§ **TASK TO CARRY OUT**
Return the records, each one exactly as written.
═══ GIVEN ENTRIES ═══
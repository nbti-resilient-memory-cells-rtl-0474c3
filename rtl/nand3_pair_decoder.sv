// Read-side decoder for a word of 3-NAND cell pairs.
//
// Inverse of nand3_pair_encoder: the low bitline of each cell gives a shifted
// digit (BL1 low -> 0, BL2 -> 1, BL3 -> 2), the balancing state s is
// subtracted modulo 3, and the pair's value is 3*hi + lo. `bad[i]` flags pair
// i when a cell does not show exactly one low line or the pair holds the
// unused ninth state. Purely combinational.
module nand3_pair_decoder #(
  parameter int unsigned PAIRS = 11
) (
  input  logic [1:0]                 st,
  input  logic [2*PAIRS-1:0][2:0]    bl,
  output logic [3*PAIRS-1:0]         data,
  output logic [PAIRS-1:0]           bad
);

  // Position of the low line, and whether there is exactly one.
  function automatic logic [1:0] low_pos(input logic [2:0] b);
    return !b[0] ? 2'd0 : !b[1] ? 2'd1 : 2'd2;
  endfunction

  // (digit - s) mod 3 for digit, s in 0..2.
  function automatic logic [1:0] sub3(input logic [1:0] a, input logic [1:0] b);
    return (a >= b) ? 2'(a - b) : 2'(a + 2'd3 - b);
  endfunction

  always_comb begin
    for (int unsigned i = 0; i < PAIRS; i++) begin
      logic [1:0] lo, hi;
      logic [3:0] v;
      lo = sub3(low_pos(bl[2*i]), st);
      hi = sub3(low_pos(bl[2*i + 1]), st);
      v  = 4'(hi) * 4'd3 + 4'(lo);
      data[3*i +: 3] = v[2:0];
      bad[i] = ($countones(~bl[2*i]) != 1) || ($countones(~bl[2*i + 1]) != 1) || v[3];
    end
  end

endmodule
═══
§ **RESULT**
repository nbti-resilient-memory-cells-rtl-0474c3
filename rtl/nand3_pair_decoder.sv
// Read-side decoder for a word of 3-NAND cell pairs.
//
// Inverse of nand3_pair_encoder: the low bitline of each cell gives a shifted
// digit (BL1 low -> 0, BL2 -> 1, BL3 -> 2), the balancing state s is
// subtracted modulo 3, and the pair's value is 3*hi + lo. `bad[i]` flags pair
// i when a cell does not show exactly one low line or the pair holds the
// unused ninth state. Purely combinational.
module nand3_pair_decoder #(
  parameter int unsigned PAIRS = 11
) (
  input  logic [1:0]                 st,
  input  logic [2*PAIRS-1:0][2:0]    bl,
  output logic [3*PAIRS-1:0]         data,
  output logic [PAIRS-1:0]           bad
);

  // Position of the low line, and whether there is exactly one.
  function automatic logic [1:0] low_pos(input logic [2:0] b);
    return !b[0] ? 2'd0 : !b[1] ? 2'd1 : 2'd2;
  endfunction

  // (digit - s) mod 3 for digit, s in 0..2.
  function automatic logic [1:0] sub3(input logic [1:0] a, input logic [1:0] b);
    return (a >= b) ? 2'(a - b) : 2'(a + 2'd3 - b);
  endfunction

  always_comb begin
    for (int unsigned i = 0; i < PAIRS; i++) begin
      logic [1:0] lo, hi;
      logic [3:0] v;
      lo = sub3(low_pos(bl[2*i]), st);
      hi = sub3(low_pos(bl[2*i + 1]), st);
      v  = 4'(hi) * 4'd3 + 4'(lo);
      data[3*i +: 3] = v[2:0];
      bad[i] = ($countones(~bl[2*i]) != 1) || ($countones(~bl[2*i + 1]) != 1) || v[3];
    end
  end

endmodule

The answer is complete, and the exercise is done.